Бафомет | страница 37
И вот, запечатавший анус, сверкнул испещренный гербами Святого Ордена бриллиант.
На такое двойное надругательство не мог покуситься никто другой, кроме чудовищного Мальвуази.
Не для того ли, чтобы отвести бесчестящее обвинение, выдвинутое против его братьев? Или же для того, чтобы отомстить за угасание собственной власти над этим усопшим телом?
Таково было негодование Великого Магистра, что он сосредоточил на драгоценном камне все напряжение своего дыхания: кто бы мог в это поверить? Отпуская своего светозарного хранителя, раскрылись, зияя, роковые пороги.
Мальвуази обладал при жизни телом этого юнца. Куда же делось дыхание злодея? Куда — его жертвы? Каковая подчинилась некогда Мальвуази, а ее тело, тело исступленного мученика, пренебрегло дыханием Великого Магистра! Не подчинялась ли она по-прежнему дыханию своего палача? Не находилась ли все еще в левитирующем теле? В восславленной пустой форме?
В бриллианте отсвечивал тем не менее повод скрыть от Короля любые следы преступления. Но если бы в этот момент в проклятую молельню проскользнуло и дыхание Филиппа, оно бы обнаружило Великого Магистра склонным к признанию. Стоило кольцу упасть, и бриллиант излучил истинный мотив.
Угрызения совести послужили для сознания ступенью, которую оно преодолело и оттолкнуло, стоило ему избавиться от безразличия воли. Великий Магистр перевел дыхание: непотребство зияющего отверстия заключалось единственно в ожидании его собственного непотребства. Прошла уже целая вечность. И еще целая вечность должна была пройти: нужно, чтобы она не оказалась исполнена безразличия.

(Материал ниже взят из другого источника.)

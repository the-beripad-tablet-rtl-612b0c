// tb_beri_execute: checks the execute stage, fed through the decode stage.
//
// Random operands and instructions (64- and 32-bit arithmetic and logic,
// shifts by constant and by register, LUI, set-less-than, conditional
// branches, jumps and links, loads and stores) go through decode into
// execute; each result, branch decision and target, memory address and
// alignment exception is compared with a model written here. Forwarding is
// checked by marking a source as coming from the result-table slot of an
// earlier instruction. The stage must accept one instruction per cycle, and
// must start multiply/divide only for the current epoch.
module tb_beri_execute;
  import beri_pkg::*;
  import tb_asm_pkg::*;
  logic clk = 0, rst = 1;
  always #5 clk = ~clk;

  logic    d_in_val, d_in_rdy, d_out_val, d_out_rdy, out_val, out_rdy;
  ctoken_t d_in_tok, d_out_tok, out_tok;
  word_t   rf_a, rf_b, c0_rd_data, md_a, md_b;
  logic [3:0] epoch;
  logic    tab_we, md_start, md_w64;
  logic [1:0] tab_slot;
  word_t   tab_data;
  logic [4:0] c0_rd_reg;
  logic [2:0] c0_rd_sel;
  md_op_e  md_op;

  beri_decode u_dec (.clk, .rst, .in_val(d_in_val), .in_rdy(d_in_rdy), .in_tok(d_in_tok),
    .rf_a, .rf_b, .out_val(d_out_val), .out_rdy(d_out_rdy), .out_tok(d_out_tok));
  beri_execute dut (.clk, .rst, .in_val(d_out_val), .in_rdy(d_out_rdy), .in_tok(d_out_tok),
    .out_val, .out_rdy, .out_tok, .epoch, .older_empty(1'b1), .tab_we, .tab_slot, .tab_data,
    .c0_rd_reg, .c0_rd_sel, .c0_rd_data(64'h1234), .md_start, .md_op, .md_w64, .md_a, .md_b,
    .md_busy(1'b0), .hi(64'hAAAA), .lo(64'hBBBB));

  int checks = 0, failures = 0;
  task automatic check(input string what, input logic [63:0] got, exp);
    checks++;
    if (got !== exp) begin failures++; $display("FAIL %s: got %h expected %h", what, got, exp); end
  endtask
  function automatic word_t sx(input logic [31:0] v); return {{32{v[31]}}, v}; endfunction

  // one instruction through decode and execute; returns the executed token
  int n_id = 0;
  task automatic run(input logic [31:0] ins, input word_t a, b, input word_t pc,
                     input logic afwd, input logic [3:0] ep, output ctoken_t t, output int lat);
    ctoken_t x;
    x = '0; x.id = 4'(n_id++); x.epoch = ep; x.pc = pc; x.instr = ins;
    x.rs = ins[25:21]; x.rt = ins[20:16];
    x.rd = (ins[31:26] == 0) ? ins[15:11] : (ins[31:26] == 6'd3) ? 5'd31 : ins[20:16];
    x.wr_reg = 1'b1;
    x.a_fwd = afwd; x.a_slot = 2'd3;
    @(negedge clk); d_in_val = 1; d_in_tok = x; rf_a = afwd ? 64'hDEAD : a; rf_b = b;
    @(negedge clk); d_in_val = 0; lat = 1;
    while (!out_val) begin @(negedge clk); lat++; end
    t = out_tok;
  endtask

  // put a value into result-table slot 3 (as writeback does for a load)
  task automatic fill_slot3(input word_t v);
    @(negedge clk); tab_we = 1; tab_slot = 2'd3; tab_data = v; @(negedge clk); tab_we = 0;
  endtask

  initial begin
    ctoken_t t; int lat, starts;
    word_t a, b, pc;
    logic [15:0] im;
    logic [4:0] s;
    d_in_val = 0; d_in_tok = '0; rf_a = 0; rf_b = 0; out_rdy = 1; epoch = 0;
    tab_we = 0; tab_slot = 0; tab_data = 0;
    repeat (3) @(negedge clk); rst = 0;
    for (int n = 0; n < 60; n++) begin
      a = {$urandom, $urandom}; b = {$urandom, $urandom}; im = 16'($urandom); s = 5'($urandom);
      pc = {32'hFFFF_FFFF, 4'h8, 24'($urandom), 4'h0};
      run(DADDU(3, 1, 2), a, b, pc, 0, 0, t, lat); check("daddu", t.result, a + b);
      check("one cycle per stage", lat, 2);
      run(ADDU(3, 1, 2), a, b, pc, 0, 0, t, lat);  check("addu", t.result, sx(a[31:0] + b[31:0]));
      run(DSUBU(3, 1, 2), a, b, pc, 0, 0, t, lat); check("dsubu", t.result, a - b);
      run(SUBU(3, 1, 2), a, b, pc, 0, 0, t, lat);  check("subu", t.result, sx(a[31:0] - b[31:0]));
      run(AND_(3, 1, 2), a, b, pc, 0, 0, t, lat);  check("and", t.result, a & b);
      run(OR_(3, 1, 2), a, b, pc, 0, 0, t, lat);   check("or", t.result, a | b);
      run(XOR_(3, 1, 2), a, b, pc, 0, 0, t, lat);  check("xor", t.result, a ^ b);
      run(NOR_(3, 1, 2), a, b, pc, 0, 0, t, lat);  check("nor", t.result, ~(a | b));
      run(SLT(3, 1, 2), a, b, pc, 0, 0, t, lat);   check("slt", t.result, 64'($signed(a) < $signed(b)));
      run(SLTU(3, 1, 2), a, b, pc, 0, 0, t, lat);  check("sltu", t.result, 64'(a < b));
      run(DADDIU(3, 1, int'($signed(im))), a, b, pc, 0, 0, t, lat);
      check("daddiu", t.result, a + {{48{im[15]}}, im});
      run(ADDIU(3, 1, int'($signed(im))), a, b, pc, 0, 0, t, lat);
      check("addiu", t.result, sx(a[31:0] + {{16{im[15]}}, im}));
      run(ORI(3, 1, int'(im)), a, b, pc, 0, 0, t, lat);  check("ori zero-extends", t.result, a | {48'd0, im});
      run(ANDI(3, 1, int'(im)), a, b, pc, 0, 0, t, lat); check("andi", t.result, a & {48'd0, im});
      run(SLTI(3, 1, int'($signed(im))), a, b, pc, 0, 0, t, lat);
      check("slti", t.result, 64'($signed(a) < $signed({{48{im[15]}}, im})));
      run(LUI(3, int'(im)), a, b, pc, 0, 0, t, lat); check("lui", t.result, sx({im, 16'd0}));
      run(SLL(3, 2, int'(s)), a, b, pc, 0, 0, t, lat); check("sll", t.result, sx(b[31:0] << s));
      run(SRA(3, 2, int'(s)), a, b, pc, 0, 0, t, lat); check("sra", t.result, sx(32'($signed(b[31:0]) >>> s)));
      run(SRLV(3, 2, 1), a, b, pc, 0, 0, t, lat);     check("srlv", t.result, sx(b[31:0] >> a[4:0]));
      run(DSLL(3, 2, int'(s)), a, b, pc, 0, 0, t, lat); check("dsll", t.result, b << s);
      run(DSRL(3, 2, int'(s)), a, b, pc, 0, 0, t, lat); check("dsrl", t.result, b >> s);
      run(DSLL32(3, 2, int'(s)), a, b, pc, 0, 0, t, lat); check("dsll32", t.result, b << (32 + s));
      run(DSRA32(3, 2, int'(s)), a, b, pc, 0, 0, t, lat);
      check("dsra32", t.result, word_t'($signed(b) >>> (32 + s)));
      // branches
      if (n % 2) b = a;
      run(BEQ(1, 2, int'($signed(im))), a, b, pc, 0, 0, t, lat);
      check("beq taken", t.taken, a == b);
      check("beq target", t.target, (a == b) ? pc + 4 + {{46{im[15]}}, im, 2'b00} : pc + 8);
      run(BNE(1, 2, int'($signed(im))), a, b, pc, 0, 0, t, lat); check("bne taken", t.taken, a != b);
      run(BGEZ(1, int'($signed(im))), a, b, pc, 0, 0, t, lat);   check("bgez taken", t.taken, !a[63]);
      run(JAL(pc + 64'h100), a, b, pc, 0, 0, t, lat);
      check("jal target", t.target, {pc[63:28], pc[27:0] + 28'h100});
      check("jal link", t.result, pc + 8); check("jal writes r31", {t.wr_reg, t.rd}, {1'b1, 5'd31});
      run(JR(1), a, b, pc, 0, 0, t, lat); check("jr target", t.target, a);
      // loads / stores: address and alignment
      run(LD(3, int'($signed(im)), 1), a, b, pc, 0, 0, t, lat);
      check("ld address", t.vaddr, a + {{48{im[15]}}, im});
      check("ld alignment", t.exc, 3'(a[2:0] + im[2:0]) != 3'd0);
      if (t.exc) check("ld address error code", t.exc_code, EXC_ADEL);
      run(SW(3, int'($signed(im)), 1), a, b, pc, 0, 0, t, lat);
      check("sw alignment", t.exc, 2'(a[1:0] + im[1:0]) != 2'd0);
      if (t.exc) check("sw address error code", t.exc_code, EXC_ADES);
      // forwarding from the result table
      fill_slot3(a ^ 64'h5555);
      run(DADDU(3, 1, 2), a, b, pc, 1, 0, t, lat); check("forwarded operand", t.result, (a ^ 64'h5555) + b);
    end
    run(MFHI(3), 0, 0, 0, 0, 0, t, lat); check("mfhi", t.result, 64'hAAAA);
    run(MFLO(3), 0, 0, 0, 0, 0, t, lat); check("mflo", t.result, 64'hBBBB);
    run(MFC0(3, 12), 0, 0, 0, 0, 0, t, lat); check("mfc0", t.result, 64'h1234); check("cp0 read reg", c0_rd_reg, 12);
    // multiply starts only in the current epoch
    starts = 0;
    fork
      repeat (40) begin @(posedge clk); if (md_start) starts++; end
    join_none
    run(MULT(1, 2), 64'd6, 64'd7, 0, 0, 0, t, lat);
    check("mult operands", {md_a[31:0], md_b[31:0]}, {32'd6, 32'd7});
    run(MULT(1, 2), 64'd6, 64'd7, 0, 0, 4'd9, t, lat);
    repeat (30) @(negedge clk);
    check("multiply started once", starts, 1);
    $display("TB_RESULT checks=%0d failures=%0d", checks, failures);
    $finish;
  end
  initial begin
    repeat (50000) @(posedge clk);
    failures++; $display("FAIL watchdog");
    $display("TB_RESULT checks=%0d failures=%0d", checks, failures);
    $finish;
  end
endmodule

Великий Магистр, как и Тереза, каждый при жизни, в веках друг от друга, каждый сообразно подобающей его положению дисциплине — Тереза на пути созерцания, Великий Магистр строгостью сразу и воинской, и монашеской — научился распознавать наибольшее бремя вины как за своими телесными жестами, так и за побуждениями собственной плоти, предчувствуя тот переход к полному безразличию свободы, в которой пребывают испущенные дыхания, — к тому опыту абсолютного произвола, в коем, как представляется, в какой-то миг тонет вместе с нами, навсегда разрушая все, что для нас значимо, и сам Господь тел. Наихудшая и наивысшая ступень этого опыта в очередной раз словно милости требовала обращения к гнусностям, когда в оных не было уже ничего способного убедить, будто они вообще существовали. И если даже виновность оставалась в телесной жизни потенциальной, если прилежное умерщвление плоти обуздало в ней малейшие чреватые грехом поползновения, то с тем большим основанием надлежало, чтобы виновность актуализировалась в испущенном дыхании и чтобы оное грешило даже по воле своего безразличия, из страха, что последнее в лоне неподвластного слову покоя допустит небытие всякого вознаграждения.